We really need an idiom for the behavior of being technically correct but absolutely destroying the prospect of interesting conversation. With this framing we might as well go back to arguing over which rock our local river god has blessed with greater utility. I'm not actually entirely convinced humans are capable of understanding much when discussion desired is this low quality.

Critically, creation does not require intent nor understanding. Neither does recombination; neither reformulation.
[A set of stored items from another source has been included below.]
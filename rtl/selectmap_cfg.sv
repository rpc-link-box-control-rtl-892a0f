// Select Map (passive parallel) configuration master for Xilinx Spartan-IIE
// FPGAs.
//
// start configures target `target` with n_bytes bytes taken from the byte
// stream: PROG_B of that target is pulled low for PROG_CYC clocks, the
// master waits for INIT_B to rise, then writes one byte per clock (CS_B and
// WRITE_B low) as long as the stream has data, and finally waits for DONE.
// finish pulses at the end with ok high on success; a timeout waiting for
// INIT_B or DONE, or INIT_B falling during the load (CRC error), ends with
// ok low. The pin sequence follows the FPGA vendor's Select Map protocol;
// using Select Map at one byte per 40 MHz clock is the published choice.
//
// CCLK of the targets is the system clock, forwarded; the registered D,
// CS_B and WRITE_B change after a rising edge and are taken by the FPGA at
// the next one. The targets share D and WRITE_B.
module selectmap_cfg #(
  parameter int unsigned N_TGT    = 4,
  parameter int unsigned PROG_CYC = 16,
  parameter int unsigned TIMEOUT  = 65536,
  localparam int unsigned TGW     = (N_TGT > 1) ? $clog2(N_TGT) : 1
) (
  input  logic             clk,
  input  logic             rst,
  input  logic             start,
  input  logic [TGW-1:0]   target,
  input  logic [31:0]      n_bytes,
  input  logic             ib_valid,
  input  logic [7:0]       ib_data,
  output logic             ib_ready,
  output logic             busy,
  output logic             finish,
  output logic             ok,
  output logic [N_TGT-1:0] sm_prog_b,
  output logic [N_TGT-1:0] sm_cs_b,
  output logic             sm_write_b,
  output logic [7:0]       sm_d,
  input  logic [N_TGT-1:0] sm_init_b,
  input  logic [N_TGT-1:0] sm_done
);
  typedef enum logic [2:0] {S_IDLE, S_PROG, S_WINIT, S_LOAD, S_WDONE} state_t;
  state_t        st;
  logic [TGW-1:0] tg;
  logic [31:0]   cnt, nb;
  logic [31:0]   tmo;

  assign ib_ready = (st == S_LOAD) && (cnt != nb);
  assign busy     = (st != S_IDLE);

  always_ff @(posedge clk) begin
    if (rst) begin
      st         <= S_IDLE;
      tg         <= '0;
      cnt        <= '0;
      nb         <= '0;
      tmo        <= '0;
      finish     <= 1'b0;
      ok         <= 1'b0;
      sm_prog_b  <= '1;
      sm_cs_b    <= '1;
      sm_write_b <= 1'b1;
      sm_d       <= '0;
    end else begin
      finish     <= 1'b0;
      sm_cs_b    <= '1;
      sm_write_b <= 1'b1;
      tmo        <= tmo + 1;
      unique case (st)
        S_IDLE: if (start) begin
          tg  <= target;
          nb  <= n_bytes;
          cnt <= '0;
          tmo <= '0;
          ok  <= 1'b0;
          sm_prog_b[target] <= 1'b0;
          st  <= S_PROG;
        end
        S_PROG: if (tmo == 32'(PROG_CYC - 1)) begin
          sm_prog_b[tg] <= 1'b1;
          tmo <= '0;
          st  <= S_WINIT;
        end
        S_WINIT: begin
          // INIT_B stays low while the FPGA clears its memory.
          if (tmo > 32'd2 && sm_init_b[tg]) begin
            tmo <= '0;
            st  <= S_LOAD;
          end else if (tmo == 32'(TIMEOUT)) begin
            finish <= 1'b1;
            st     <= S_IDLE;
          end
        end
        S_LOAD: begin
          if (!sm_init_b[tg]) begin
            finish <= 1'b1;
            st     <= S_IDLE;
          end else if (cnt == nb) begin
            tmo <= '0;
            st  <= S_WDONE;
          end else if (ib_valid) begin
            sm_d        <= ib_data;
            sm_cs_b[tg] <= 1'b0;
            sm_write_b  <= 1'b0;
            cnt         <= cnt + 1;
          end
        end
        S_WDONE: begin
          if (sm_done[tg]) begin
            ok     <= 1'b1;
            finish <= 1'b1;
            st     <= S_IDLE;
          end else if (tmo == 32'(TIMEOUT) || !sm_init_b[tg]) begin
            finish <= 1'b1;
            st     <= S_IDLE;
          end
        end
        default: st <= S_IDLE;
      endcase
    end
  end
endmodule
The only thing intent is necessary for is to create something meaningful to humans—handily taken care of via prompt and training material, just like with humans.

(If you can't tell, I thought we had bypassed the neuroticism over whether or not data counts as "understanding", whatever that means to people, on week 2 of LLMs)


> We really need an idiom for the behavior of being technically correct but absolutely destroying the prospect of interesting conversation.

While it is not an idiom, the applicable term is likely pedantry[0].

> I'm not actually entirely convinced humans are capable of understanding much when discussion desired is this low quality.

Ignoring the judgemental qualifier, consider your original post to which I replied:

  What we call "hallucinations" is far more similar to what
  we would call "inventiveness", "creativity", or
  "imagination" in humans ...
The term for this behavior is anthropomorphism[1] due to ascribing human behaviors/motivations to algorithmic constructs.

> Critically, creation does not require intent nor understanding. Neither does recombination; neither reformulation.

The same can be said for a random number generator and a permutation algorithm.

> (If you can't tell, I thought we had bypassed the neuroticism over whether or not data counts as "understanding", whatever that means to people, on week 2 of LLMs)

If you can't tell, I differentiate between humans and algorithms, no matter the cleverness observed of the latter, as only the former can possess "understanding."